Rancho El Alisal was a 8912 acre Mexican land grant in present-day Monterey County, California, given in 1833 by Governor José Figueroa to the brothers Feliciano and Mariano Soberanes and to William Edward Petty Hartnell. Alisal means Alder tree (sycamore) in Spanish. The land is approximately 4 mi southeast of present-day Salinas.

==History==
The Soberanes family patriarch, José Maria Soberanes (1753-1803), accompanied the Portola expedition to the San Francisco Bay in 1769. Soberanes married Maria Josefa Castro (1759-1822) and received Rancho Buena Vista. Soberanes's sons, Feliciano Soberanes and Mariano Soberanes, received several land grants in Monterey County.

Feliciano Soberanes (1788-1868) was born in Monterey where he spent his whole life. He was regidor in 1829-1830, and then alcade at Monterey in 1838-1839. He married Maria Antonia Rodriguez (1795-1883) in 1810. Feliciano was the grantee of Rancho San Lorenzo in 1841. Soberanes became the administrator of Mission Soledad lands and received the Rancho Ex-Mission Soledad grant in 1845. Maria Josefa Soberanes, daughter of Feliciano, was granted Rancho Los Coches in 1841. Francisco Maria Soberanes (1818-1887), son of Feliciano, was granted Rancho Sanjon de Santa Rita in 1841.

Mariano de Jesus Soberanes (1794-1859) was a soldier and also held the office of alcade in Monterey. Mariano Soberanes married María Isidora Vallejo (1791-1830), sister of General Mariano Guadalupe Vallejo. Their daughter, Maria Ygnacia Soberanes, married Dr. Edward Turner Bale, grantee of Rancho Carne Humana. Mariano de Jesus Soberanes was granted Rancho San Bernardo and Rancho Los Ojitos in 1842.

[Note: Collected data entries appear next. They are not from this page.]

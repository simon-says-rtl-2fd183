// debounce: key-press debouncer producing the "Enable" (key held) signal.
//
// idle is the AND of the four keypad sense lines: 1 when no key is pressed
// (all pulled high), 0 while the polled column has a closed key. The input
// is sampled only when tick is high (every ~8 ms). A five-state machine
// counts consecutive samples:
//   ZERO  : after reset
//   ONE   : one  "idle" sample   TWO  : two or more "idle" samples
//   THREE : one  "pressed" sample FOUR : two or more "pressed" samples
// Any sample of the opposite value moves to ONE or THREE. key_held is set
// on entering FOUR (two pressed samples in a row), cleared on entering TWO
// or ZERO (two idle samples in a row) and otherwise holds, so a single
// bounce neither starts nor ends a press. press is a one-cycle pulse,
// combinational, in the cycle whose clock edge raises key_held; the key
// register loads on it so that the key code is valid together with
// key_held.
// The states, transitions and output rule follow the original design. The
// original built key_held as a combinational feedback loop; here it is a
// flip-flop updated together with the state, which gives the same value
// in every state without a loop. Reset is asynchronous (the original used
// a synchronous reset on its slow clock).
module debounce (
  input  logic clk,
  input  logic rst,
  input  logic tick,
  input  logic idle,
  output logic key_held,
  output logic press
);

  typedef enum logic [2:0] {ZERO, ONE, TWO, THREE, FOUR} db_state_e;

  db_state_e state, next_state;
  logic      next_held;

  always_comb begin
    unique case (state)
      ZERO, ONE, TWO: next_state = idle ? ((state == ZERO) ? ONE : TWO) : THREE;
      THREE, FOUR:    next_state = idle ? ONE : FOUR;
      default:        next_state = ZERO;
    endcase
    next_held = (next_state == FOUR) ||
                (key_held && next_state != TWO && next_state != ZERO);
  end

  assign press = tick && next_held && !key_held;

  // the output moves only at sample instants
  a_held_on_tick: assert property (@(posedge clk) disable iff (rst)
                                   !tick |=> $stable(key_held));

  always_ff @(posedge clk or posedge rst) begin
    if (rst) begin
      state    <= ZERO;
      key_held <= 1'b0;
    end else if (tick) begin
      state    <= next_state;
      key_held <= next_held;
    end
  end

endmodule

In 1833, the brothers Feliciano and Mariano Soberanes went into a partnership with Hartnell.

==Rancho El Alisal (Bernal)==
The Soberanes portion of Rancho El Alisal was purchased by the Bernal family. In 1855, Bruno Bernal (1799-1863), son of Jose Joaquin Bernal, grantee of Rancho Santa Teresa, moved to his Rancho El Alisal.

With the cession of California to the United States following the Mexican-American War, the 1848 Treaty of Guadalupe Hidalgo provided that the land grants would be honored. As required by the Land Act of 1851, a claim for one square league was filed with the Public Land Commission in 1853, and the grant was patented at 5941 acre to Bruno Bernal in 1866.

Parts of the ranch were later purchased by James A. Bardin, a local lawyer and judge. Some of the land has remained in the Bardin family. The homestead of the Soberanes was acquired by the Silacci family.

==Rancho El Alisal (Hartnell)==
Hartnell (1798–1854) named his new property El Patrocinio de San Jose (the patronage of Saint Joseph). Hartnell sold Rancho El Alisal to his former pupil Juan Alvarado in 1841.

A claim was filed for two-thirds of a square league with the Public Land Commission in 1852, and the grant was patented at 2971 acre to Hartnell's wife, Maria Teresa de la Guerra, in 1882. The property was later owned by Hartnell's daughter Ana and her husband Pedro Zabala. It was split among their children. Their granddaughter Anita Zabala married first Lindsay C. Howard, then George Washington Vanderbilt III.

The homestead of the Hartnells was later owned by the Bardin family.